Thursday, December 22, 2011

It Is Unbeliveable How We As Country Can Not Learn By Other Country's Mistakes. Our Belief In American Exceptialism At Work.


How Have We Become the United States of Fear?

by: Mark Karlin, Truthout | Interview

(Image: Haymarket Books)


Mark Karlin: Your last chapter in so many ways embodies what you have covered in TomDispatch, and what is at the core of our crisis of democracy today: imperial decline. When did our American empire begin to implode?
Tom Engelhardt: Well, I have no doubt that, economically speaking, we've been losing traction for quite a while on that downhill slope, but a crucial "moment" was certainly Washington's decision to follow what I call "the Soviet path." After all, in those last years of the Cold War, the Soviet Union, the far weaker of the two superpowers, threw money into its military while its deficits rose and its infrastructure crumbled - and of course it got mired in a terrible war, a "bleeding wound," in Afghanistan. It all sounds eerily familiar, no? Washington's decision, in its moment of Cold War triumph, to follow essentially the same path and the Bush administration's wild belief that it could drive U.S. military power unilaterally into the heart of the Greater Middle East and establish a Pax Americana there (the invasions of Afghanistan and Iraq were only supposed to be the beginning of the process) had a similar effect.

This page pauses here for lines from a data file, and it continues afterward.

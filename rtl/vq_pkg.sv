// vq_pkg: constants and the control-strobe bundle shared by the VQ processor.
//
// The processor matches a 16-element input vector (a 4x4 block of 8-bit
// pixels) against stored template vectors by Manhattan distance and returns
// the code of the nearest template. Work is split into two pipeline segments
// of 19 clock cycles each: distance calculation, then a bit-serial
// three-stage minimum search. The numbers below (16 elements of 8 bits,
// 12-bit distances, 19-cycle segments, 64 templates per matching block,
// 4 blocks per chip, up to 8 chips) are the ones the processor is built
// around. The cycle schedule inside a segment (the PH_* constants) is this
// design's own choice.
package vq_pkg;

  localparam int ELEM_W          = 8;   // bits per vector element (pixel)
  localparam int N_ELEMS         = 16;  // elements per vector (4x4 block)
  localparam int DIST_W          = 12;  // 16 * 255 = 4080 fits in 12 bits
  localparam int SEG_CYCLES      = 19;  // cycles per pipeline segment
  localparam int TMPL_PER_BLOCK  = 64;  // templates per matching block
  localparam int BLOCKS_PER_CHIP = 4;   // matching blocks per chip
  localparam int MAX_CHIPS       = 8;   // master + seven slaves
  localparam int LOCAL_CODE_W    = 8;   // {block[1:0], template[5:0]}
  localparam int CODE_W          = 11;  // {chip[2:0], block, template}

  // Segment schedule (phase = cycle number inside a 19-cycle segment).
  localparam int PH_RD_LAST    = 15;    // elements read in phases 0..15
  localparam int PH_DIFF_FIRST = 1;     // subtract in phases 1..16
  localparam int PH_DIFF_LAST  = 16;
  localparam int PH_ACC_FIRST  = 2;     // accumulate in phases 2..17
  localparam int PH_ACC_LAST   = 17;
  localparam int PH_LAST       = SEG_CYCLES - 1;  // 18: load P/S, preset WTA
  localparam int PH_SHIFT_LAST = DIST_W - 1;      // bits out in phases 0..11
  localparam int PH_WTA3_FIRST = 1;               // third stage one cycle late
  localparam int PH_WTA3_LAST  = DIST_W;          // phases 1..12
  localparam int PH_OUT_WR     = DIST_W + 1;      // 13: code into output FIFO

  typedef logic [$clog2(SEG_CYCLES)-1:0] phase_t;
  typedef logic [$clog2(N_ELEMS)-1:0]    elem_idx_t;

  // Strobes issued by the sequencer each cycle.
  typedef struct packed {
    logic      rd_en;     // read one element from input FIFO and SRAMs
    elem_idx_t rd_elem;   // which element
    logic      pop;       // head vector fully read: release it
    logic      acc_clr;   // clear the accumulators
    logic      diff_en;   // capture |t - x| in the 8-bit register
    logic      acc_en;    // add the register into the accumulator
    logic      ps_load;   // move distances into the P/S registers
    logic      wta_init;  // set every WTA flag to 1
    logic      shift_en;  // shift one distance bit into stages 1 and 2
    logic      wta3_en;   // third-stage competition on the chip bits
    logic      out_wr;    // write the global code (master)
  } vq_ctrl_t;

endpackage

Now, of course, we have soaring deficits, rotting infrastructure and unending war in Afghanistan (and elsewhere). It could give you the chills.
MK: How is the instigation of a state of national fear tied into the effort to maintain empire?
TE: I think that the real thing it's tied into is an effort over this last decade to turn what I call the "national security complex" into America's growth industry. Fear - of terrorism and nothing else - has been the "drug" that has powered the national security state to heights and a size it never reached when it had a genuine superpower enemy with a nuclear arsenal. Today, the intelligence bureaucracy dwarfs what existed in the Cold War era; the Pentagon budget is so much larger and so on. Give credit where it's due: it's been quite a feat based on remarkably little when you think about it.